Organochlorine pesticides in soil, moss and tree-bark from North-Eastern Romania

•First data on OCP atmospheric pollution in Eastern Romania using tree bark and moss•Levels of DDTs were higher in tree bark than in epiphytic moss growing on the same tree•HCH concentrations in tree bark were of the same magnitude as in moss.•EF values suggest preferential degradation of (−)α-HCH enantiomer in bark and moss.•OCP levels show similar profiles in moss and in passive air samplers.
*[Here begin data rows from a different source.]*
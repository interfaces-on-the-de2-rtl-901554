// sram_arbiter: shares the one SRAM port between the display, which reads, and the
// camera, which writes, with the display setting the pace.
//
// Each 25 MHz pixel period is two 50 MHz cycles. In the cycle where `vid_clk` is low
// the display may read: if frame_reader requests a byte (`rd_valid`), the SRAM sees
// OE low, the requested word address and the byte lane of the request, and the data
// on `sram_dq_i` at the end of that cycle is the pixel. Every other cycle (the high
// half of every pixel period, and both halves outside the displayed area) is free for
// the camera. Camera writes arrive on the 27 MHz clock; they go into a small
// dual-clock buffer, the temporary storage that decouples the two clocks, and each
// free cycle writes the oldest buffered byte: WE low, its address, its byte on both
// lanes of the data bus and only its lane enabled (UB for the high lane, LB for the
// low lane). OE and WE are never low in the same cycle. CE is held low.
// The capture needs one write per 74 ns at most, and at least one free cycle comes
// every 40 ns, so the buffer never holds more than a few bytes.
// All SRAM outputs are registered on the 50 MHz clock; the bidirectional data pins
// are split into `sram_dq_o`, `sram_dq_oe` and `sram_dq_i`, joined at the pad.
// `read_n` is the tutorial's READ signal (low during a display read). `write_waited`
// pulses when a buffered camera byte had to wait because the cycle was a display read.
// Reading in the low half of the pixel clock and writing in the other half comes from
// the tutorial; the tutorial latches one camera byte and writes it whenever READ is
// high, which can lose a byte between the two clocks. The dual-clock buffer of
// BUF_DEPTH bytes that replaces that latch is this design's choice.
module sram_arbiter
  import de2_video_pkg::*;
#(
  parameter int unsigned BUF_DEPTH = 8
) (
  // camera side, 27 MHz
  input  logic               cam_clk,
  input  logic               cam_rst,
  input  logic               cam_wr_valid,
  input  cam_write_t         cam_wr,
  output logic               cam_overflow,
  // display side, 50 MHz
  input  logic               clk,
  input  logic               rst,
  input  logic               vid_clk,
  input  logic               rd_valid,
  input  logic [SRAM_AW-1:0] rd_addr,
  input  logic               rd_upper,
  output logic [SRAM_DW-1:0] rd_data,
  output logic               read_n,
  output logic               write_waited,
  // SRAM pins
  output logic [SRAM_AW-1:0] sram_addr,
  output logic [SRAM_DW-1:0] sram_dq_o,
  output logic               sram_dq_oe,
  input  logic [SRAM_DW-1:0] sram_dq_i,
  output logic               sram_we_n,
  output logic               sram_oe_n,
  output logic               sram_ub_n,
  output logic               sram_lb_n,
  output logic               sram_ce_n
);
  cam_write_t   head;
  logic         buf_empty, buf_full, pop;
  logic [CAM_WRITE_W-1:0] head_bits;

  async_fifo #(.WIDTH(CAM_WRITE_W), .DEPTH(BUF_DEPTH)) u_buf (
    .wr_clk(cam_clk), .wr_rst(cam_rst), .wr_push(cam_wr_valid), .wr_data(cam_wr),
    .full(buf_full), .overflow(cam_overflow),
    .rd_clk(clk), .rd_rst(rst), .rd_pop(pop), .rd_data(head_bits), .empty(buf_empty)
  );
  assign head = cam_write_t'(head_bits);

  // the next cycle is a display read when vid_clk is about to go low
  wire next_is_read = vid_clk && rd_valid;
  assign pop = !next_is_read && !buf_empty;

  always_ff @(posedge clk) begin
    if (rst) begin
      sram_addr    <= '0;
      sram_dq_o    <= '0;
      sram_dq_oe   <= 1'b0;
      sram_we_n    <= 1'b1;
      sram_oe_n    <= 1'b1;
      sram_ub_n    <= 1'b1;
      sram_lb_n    <= 1'b1;
      write_waited <= 1'b0;
    end else begin
      write_waited <= next_is_read && !buf_empty;
      if (next_is_read) begin
        sram_addr  <= rd_addr;
        sram_dq_oe <= 1'b0;
        sram_we_n  <= 1'b1;
        sram_oe_n  <= 1'b0;
        sram_ub_n  <= !rd_upper;
        sram_lb_n  <= rd_upper;
      end else if (!buf_empty) begin
        sram_addr  <= head.addr;
        sram_dq_o  <= {head.data, head.data};
        sram_dq_oe <= 1'b1;
        sram_we_n  <= 1'b0;
        sram_oe_n  <= 1'b1;
        sram_ub_n  <= !head.upper;
        sram_lb_n  <= head.upper;
      end else begin
        sram_dq_oe <= 1'b0;
        sram_we_n  <= 1'b1;
        sram_oe_n  <= 1'b1;
        sram_ub_n  <= 1'b1;
        sram_lb_n  <= 1'b1;
      end
    end
  end

  assign sram_ce_n = 1'b0;
  assign read_n    = sram_oe_n;
  assign rd_data   = sram_dq_i;

  a_oe_we_exclusive: assert property (@(posedge clk) disable iff (rst) sram_oe_n || sram_we_n)
    else $error("sram_arbiter: OE and WE both active");
  a_no_drive_on_read: assert property (@(posedge clk) disable iff (rst) !(sram_dq_oe && !sram_oe_n))
    else $error("sram_arbiter: data bus driven during a read");

endmodule
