// tb_sram_arbiter: the arbiter between a random display read stream (a request in
// about 70% of pixel periods, from a preloaded region) and a camera writing at its
// highest rate (one byte per two 27 MHz clocks) in bursts, with the SRAM model.
// Every read must show OE low with the requested address and return the preloaded
// byte; every camera byte must reach the SRAM (count and content, checked against a
// shadow copy); OE and WE must never be low together; the buffer must not overflow.
module tb_sram_arbiter;
  import de2_video_pkg::*;
  localparam int NWRITES = 3000;

  logic clk = 1'b0, cam_clk = 1'b0, rst = 1'b1, cam_rst = 1'b1;
  logic vid_clk = 1'b0;
  logic rd_valid = 1'b0, rd_upper = 1'b0;
  logic [SRAM_AW-1:0] rd_addr = '0;
  logic [15:0] rd_data;
  logic cam_wr_valid = 1'b0, cam_overflow, read_n, write_waited;
  cam_write_t cam_wr;
  logic [SRAM_AW-1:0] sram_addr;
  logic [15:0] dq_o, dq_i;
  logic dq_oe, we_n, oe_n, ub_n, lb_n, ce_n;
  int checks = 0, failures = 0;

  function automatic logic [15:0] memf(input logic [SRAM_AW-1:0] a);
    return 16'((a * 40503) ^ (a >> 3));
  endfunction

  sram_arbiter dut (
    .cam_clk(cam_clk), .cam_rst(cam_rst), .cam_wr_valid(cam_wr_valid), .cam_wr(cam_wr),
    .cam_overflow(cam_overflow), .clk(clk), .rst(rst), .vid_clk(vid_clk),
    .rd_valid(rd_valid), .rd_addr(rd_addr), .rd_upper(rd_upper), .rd_data(rd_data),
    .read_n(read_n), .write_waited(write_waited),
    .sram_addr(sram_addr), .sram_dq_o(dq_o), .sram_dq_oe(dq_oe), .sram_dq_i(dq_i),
    .sram_we_n(we_n), .sram_oe_n(oe_n), .sram_ub_n(ub_n), .sram_lb_n(lb_n), .sram_ce_n(ce_n));

  sram_model u_sram (.clk(clk), .addr(sram_addr), .dq_from_ctrl(dq_o), .dq_oe(dq_oe),
                     .dq_to_ctrl(dq_i), .we_n(we_n), .oe_n(oe_n), .ub_n(ub_n), .lb_n(lb_n),
                     .ce_n(ce_n));

  always #10 clk = !clk;
  always #18.5 cam_clk = !cam_clk;

  task automatic check(input logic ok, input string what);
    checks++;
    if (!ok) begin failures++; if (failures < 20) $display("FAIL %s", what); end
  endtask

  logic [15:0] shadow [4096];
  int reads = 0, waited = 0, pushes = 0;

  initial begin
    for (int a = 0; a < 4096; a++) begin
      u_sram.mem[18'h30000 + a] = memf(18'h30000 + a);
      u_sram.mem[a] = 16'h0000;
      shadow[a] = 16'h0000;
    end
  end

  // display side: pixel clock and requests like frame_reader
  always @(posedge clk) begin
    if (!rst) begin
      vid_clk <= !vid_clk;
      if (write_waited) waited++;
      if (!vid_clk) begin                   // pixel step
        if (rd_valid) begin
          logic [15:0] m;
          m = memf(rd_addr);
          reads++;
          check(!oe_n && we_n && sram_addr == rd_addr && ub_n == !rd_upper && lb_n == rd_upper,
                "read cycle strobes and address");
          check((rd_upper ? rd_data[15:8] : rd_data[7:0]) == (rd_upper ? m[15:8] : m[7:0]),
                $sformatf("read %h returned %h", rd_addr, rd_data));
        end
        rd_valid <= ($urandom % 10) < 7;
        rd_addr  <= 18'h30000 + 18'($urandom % 4096);
        rd_upper <= 1'($urandom);
      end
    end
  end

  // camera side: bursts at the highest rate
  initial begin
    repeat (4) @(posedge cam_clk);
    cam_rst <= 1'b0;
    repeat (10) @(posedge cam_clk);
    while (pushes < NWRITES) begin
      int burst;
      burst = 20 + ($urandom % 200);
      for (int i = 0; i < burst && pushes < NWRITES; i++) begin
        cam_write_t w;
        w.addr  = 18'($urandom % 4096);
        w.upper = 1'($urandom);
        w.data  = 8'($urandom);
        if (w.upper) shadow[w.addr][15:8] = w.data;
        else         shadow[w.addr][7:0]  = w.data;
        cam_wr       <= w;
        cam_wr_valid <= 1'b1;
        pushes++;
        @(posedge cam_clk);
        cam_wr_valid <= 1'b0;
        @(posedge cam_clk);
      end
      repeat ($urandom % 50) @(posedge cam_clk);
    end
  end

  initial begin
    repeat (3) @(posedge clk);
    rst <= 1'b0;
    wait (pushes == NWRITES);
    repeat (100) @(posedge clk);
    check(u_sram.writes == NWRITES, $sformatf("%0d SRAM writes for %0d bytes", u_sram.writes, NWRITES));
    for (int a = 0; a < 4096; a++)
      check(u_sram.mem[a] == shadow[a], $sformatf("word %h = %h, expected %h", a, u_sram.mem[a], shadow[a]));
    check(u_sram.contention == 0, "OE and WE never low together");
    check(!cam_overflow, "capture buffer never overflowed");
    check(reads > 1000, $sformatf("%0d reads", reads));
    check(waited > 0, "some camera byte waited for a display read");
    $display("TB_RESULT checks=%0d failures=%0d", checks, failures);
    $finish;
  end

  initial begin
    repeat (400000) @(posedge clk);
    failures++;
    $display("watchdog expired");
    $display("TB_RESULT checks=%0d failures=%0d", checks, failures);
    $finish;
  end
endmodule
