// de2_video_top: live camcorder video on a VGA monitor with the DE2 board's parts.
//
// The composite-video decoder delivers interlaced NTSC fields as 8-bit bytes on its
// own 27 MHz clock. video_capture keeps a 624 x 210 window of every field and writes
// it into one half of the 512 KB SRAM: odd fields into the low byte of each 16-bit
// word, even fields into the high byte, switching halves after every two fields.
// On the 50 MHz board clock, vga_timing makes a 25 MHz, 640x480 raster, and
// frame_reader reads the other half back line by line (alternating byte lanes
// rebuild the interlaced picture, 624 x 420). sram_arbiter gives the SRAM to the
// display for the low half of each pixel clock and to the buffered camera writes for
// the rest of the time.
// The decoder is configured over I2C: the switches set a register address and data
// (hex_register_file, shown on HEX3..HEX0 with the fixed command 0x40 on HEX5/HEX4),
// and a rising edge on the GO switch makes i2c_loader send command, address and data,
// clocked at 40 kHz by i2c_clock_divider from the decoder's clock.
//
// Switches: SW0 releases the decoder from reset (which starts its 27 MHz clock) and
// enables the serial clock divider; SW[GO_SW] is GO; SW17..SW11 set the registers.
// KEY0 (active low) resets the whole design. Pixel bytes are shown as 4 bits red,
// 2 green, 2 blue ([7:4], [3:2], [1:0]), widened to the DAC's 10 bits by repeating
// bits. VGA_CLK is the inverted pixel clock, so the DAC samples in mid-pixel.
// `gpio0` carries probe signals (WE, OE, LD, UD, READ, HSYNC, VSYNC, VID_CLK and the
// low 8 address bits on bits 0..15), `gpio1[2:0]` the divider's enable, the 27 MHz
// clock and the 40 kHz clock. Bidirectional pins (SRAM data, I2C data) are split into
// input, output and output-enable signals; the I2C data line is open drain.
// Where the pieces come from: the structure, the window and raster numbers, the
// memory split and the switch map are the tutorial's; the synchronizers, the capture
// buffer, the colour bit order, the reset and the GO switch number are this design's
// (the tutorial names switch 1 as GO in one place and switch 2 in another; switch 1
// is the default here).
module de2_video_top
  import de2_video_pkg::*;
#(
  // capture window (decoder pixel clocks and lines)
  parameter int unsigned CAP_H_START = 300,
  parameter int unsigned CAP_H_END   = 1548,
  parameter int unsigned CAP_V_START = 30,
  parameter int unsigned CAP_V_END   = 240,
  // VGA raster
  parameter int unsigned H_TOTAL     = 800,
  parameter int unsigned V_TOTAL     = 525,
  parameter int unsigned HS_START    = 664,
  parameter int unsigned HS_END      = 760,
  parameter int unsigned VS_START    = 491,
  parameter int unsigned VS_END      = 493,
  parameter int unsigned BL_H_START  = 20,
  parameter int unsigned BL_H_END    = 624,
  parameter int unsigned BL_V_START  = 8,
  parameter int unsigned BL_V_END    = 420,
  parameter int unsigned AD_H_END    = 624,
  parameter int unsigned AD_V_END    = 420,
  // I2C
  parameter int unsigned I2C_DIV     = 675,
  parameter int unsigned GO_SW       = 1
) (
  input  logic               clock_50,
  input  logic               key0_n,
  input  logic [17:0]        sw,
  output logic [6:0]         hex_n [8],
  // video decoder
  input  logic               td_clk27,
  input  logic [7:0]         td_data,
  input  logic               td_hs,
  input  logic               td_vs,
  output logic               td_reset,
  // I2C bus
  output logic               i2c_sclk,
  output logic               i2c_sdat_drive_low,
  input  logic               i2c_sdat_i,
  output logic               i2c_busy,
  output logic               i2c_ack_error,
  // SRAM
  output logic [SRAM_AW-1:0] sram_addr,
  output logic [SRAM_DW-1:0] sram_dq_o,
  output logic               sram_dq_oe,
  input  logic [SRAM_DW-1:0] sram_dq_i,
  output logic               sram_we_n,
  output logic               sram_oe_n,
  output logic               sram_ub_n,
  output logic               sram_lb_n,
  output logic               sram_ce_n,
  // VGA DAC
  output logic [9:0]         vga_r,
  output logic [9:0]         vga_g,
  output logic [9:0]         vga_b,
  output logic               vga_clk,
  output logic               vga_blank,
  output logic               vga_hs,
  output logic               vga_vs,
  // probes and status
  output logic [15:0]        gpio0,
  output logic [2:0]         gpio1,
  output logic               capture_overflow
);
  logic rst50, rst27;

  reset_sync u_rs50 (.clk(clock_50), .rst_n_async(key0_n), .rst(rst50));
  reset_sync u_rs27 (.clk(td_clk27), .rst_n_async(key0_n), .rst(rst27));

  assign td_reset = sw[0];

  // ---------------- I2C configuration (27 MHz domain) ----------------
  logic       sclk_div, step_tick, i2c_done;
  logic [7:0] reg_cmd, reg_addr, reg_data;
  logic       en_meta, en_sync;

  always_ff @(posedge td_clk27) begin
    en_meta <= sw[0];
    en_sync <= en_meta;
  end

  i2c_clock_divider #(.DIV(I2C_DIV)) u_div (
    .clk(td_clk27), .rst(rst27), .en(en_sync), .sclk_div(sclk_div), .step_tick(step_tick)
  );

  hex_register_file u_regs (
    .clk(td_clk27), .rst(rst27), .sw_hi(sw[17:11]),
    .command(reg_cmd), .address(reg_addr), .data(reg_data), .hex_n(hex_n)
  );

  i2c_loader u_i2c (
    .clk(td_clk27), .rst(rst27), .step_tick(step_tick), .go(sw[GO_SW]),
    .command(reg_cmd), .address(reg_addr), .data(reg_data),
    .sda_i(i2c_sdat_i), .scl(i2c_sclk), .sda_drive_low(i2c_sdat_drive_low),
    .busy(i2c_busy), .done(i2c_done), .ack_error(i2c_ack_error)
  );

  // ---------------- capture (27 MHz domain) ----------------
  logic       cam_wr_valid;
  cam_write_t cam_wr;
  logic       cam_we_n, cam_ud_n, cam_ld_n, cam_vert, cam_horiz, cam_frame, cam_half_low;
  logic [1:0] cam_field;

  video_capture #(
    .H_START(CAP_H_START), .H_END(CAP_H_END), .V_START(CAP_V_START), .V_END(CAP_V_END)
  ) u_cap (
    .clk(td_clk27), .rst(rst27), .td_data(td_data), .td_hs(td_hs), .td_vs(td_vs),
    .wr_valid(cam_wr_valid), .wr(cam_wr), .we_n(cam_we_n), .ud_n(cam_ud_n), .ld_n(cam_ld_n),
    .vert(cam_vert), .horiz(cam_horiz), .frame(cam_frame),
    .write_half_low(cam_half_low), .field(cam_field)
  );

  // ---------------- display (50 MHz domain) ----------------
  logic       vid_clk, pix_en, t_hs, t_vs, t_blank, frame_end;
  logic [9:0] h, v;

  vga_timing #(
    .H_TOTAL(H_TOTAL), .V_TOTAL(V_TOTAL), .HS_START(HS_START), .HS_END(HS_END),
    .VS_START(VS_START), .VS_END(VS_END), .BL_H_START(BL_H_START), .BL_H_END(BL_H_END),
    .BL_V_START(BL_V_START), .BL_V_END(BL_V_END)
  ) u_vga (
    .clk(clock_50), .rst(rst50), .vid_clk(vid_clk), .pix_en(pix_en), .h(h), .v(v),
    .hsync(t_hs), .vsync(t_vs), .vid_blank(t_blank), .frame_end(frame_end)
  );

  logic               rd_valid, rd_upper, framem, adden;
  logic [SRAM_AW-1:0] rd_addr;
  logic [SRAM_DW-1:0] rd_data;
  logic [7:0]         video;
  logic               read_ll_n, read_lh_n, read_hl_n, read_hh_n;
  logic               read_n, write_waited;

  frame_reader #(.AD_H_END(AD_H_END), .AD_V_END(AD_V_END)) u_rd (
    .clk(clock_50), .rst(rst50), .pix_en(pix_en), .h(h), .v(v),
    .hsync_in(t_hs), .vsync_in(t_vs), .blank_in(t_blank), .frame_end(frame_end),
    .capture_half_low(cam_half_low), .rd_data(rd_data),
    .rd_valid(rd_valid), .rd_addr(rd_addr), .rd_upper(rd_upper),
    .video(video), .hsync(vga_hs), .vsync(vga_vs), .blank(vga_blank),
    .framem(framem), .adden(adden),
    .read_ll_n(read_ll_n), .read_lh_n(read_lh_n), .read_hl_n(read_hl_n), .read_hh_n(read_hh_n)
  );

  sram_arbiter u_arb (
    .cam_clk(td_clk27), .cam_rst(rst27), .cam_wr_valid(cam_wr_valid), .cam_wr(cam_wr),
    .cam_overflow(capture_overflow),
    .clk(clock_50), .rst(rst50), .vid_clk(vid_clk),
    .rd_valid(rd_valid), .rd_addr(rd_addr), .rd_upper(rd_upper), .rd_data(rd_data),
    .read_n(read_n), .write_waited(write_waited),
    .sram_addr(sram_addr), .sram_dq_o(sram_dq_o), .sram_dq_oe(sram_dq_oe),
    .sram_dq_i(sram_dq_i), .sram_we_n(sram_we_n), .sram_oe_n(sram_oe_n),
    .sram_ub_n(sram_ub_n), .sram_lb_n(sram_lb_n), .sram_ce_n(sram_ce_n)
  );

  // ---------------- outputs ----------------
  assign vga_r   = {video[7:4], video[7:4], video[7:6]};
  assign vga_g   = {5{video[3:2]}};
  assign vga_b   = {5{video[1:0]}};
  assign vga_clk = !vid_clk;

  assign gpio0 = {sram_addr[7:0], vid_clk, vga_vs, vga_hs, read_n,
                  sram_ub_n, sram_lb_n, sram_oe_n, sram_we_n};
  assign gpio1 = {sclk_div, td_clk27, en_sync};

endmodule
Concentrations of organochlorine pesticides (OCPs), polychlorinated biphenyls (PCBs) and polybrominated diphenyl ethers (PBDE) have been determined in soil, mosses and tree bark samples collected from the same locations in North-Eastern Romania (region of Moldavia). PCBs and PBDEs were under the limit of quantification in all investigated samples. OCPs were the principal pollutants found in the analysed samples. In soil, moss and tree bark samples, DDT together with its metabolites, was the most abundant OCP ranging between 4.4–79, 5.8–95 and 11–440 ng g− 1 in the individual matrices, followed by HCH isomers with levels between 1.1–9.8, 8.9–130 and 12–130 ng g− 1 in soil, moss and bark respectively. To distinguish between the previous and current pollutant input and preferential biodegradation of DDT metabolites, the degradation ratios were calculated between the parent substances and their metabolites (DDT and HCH isomers). The investigation indicates no important pollution sources near sampling sites and reveals that OCPs originate mainly from long-range air transport processes and through atmospheric deposition of isomers volatilised from secondary sources. Discriminant function analysis was performed to determine whether OCPs uptake differ among the three matrices (soil, moss and tree bark). A good separation was observed between tree bark and the other two matrices. The most redundant variable appears to be p,p′-DDE (R2 = 0.336), while the most informative variable seems to be o,p′-DDT (R2 = 0.0361). Significant correlations were found between bark and moss concentrations for most α-HCH and p,p′-DDD (p < 0.01). We have also investigated the enantiomeric signature of α-HCH. For bark and moss, EF values suggest preferential degradation of the (−)α-HCH enantiomer.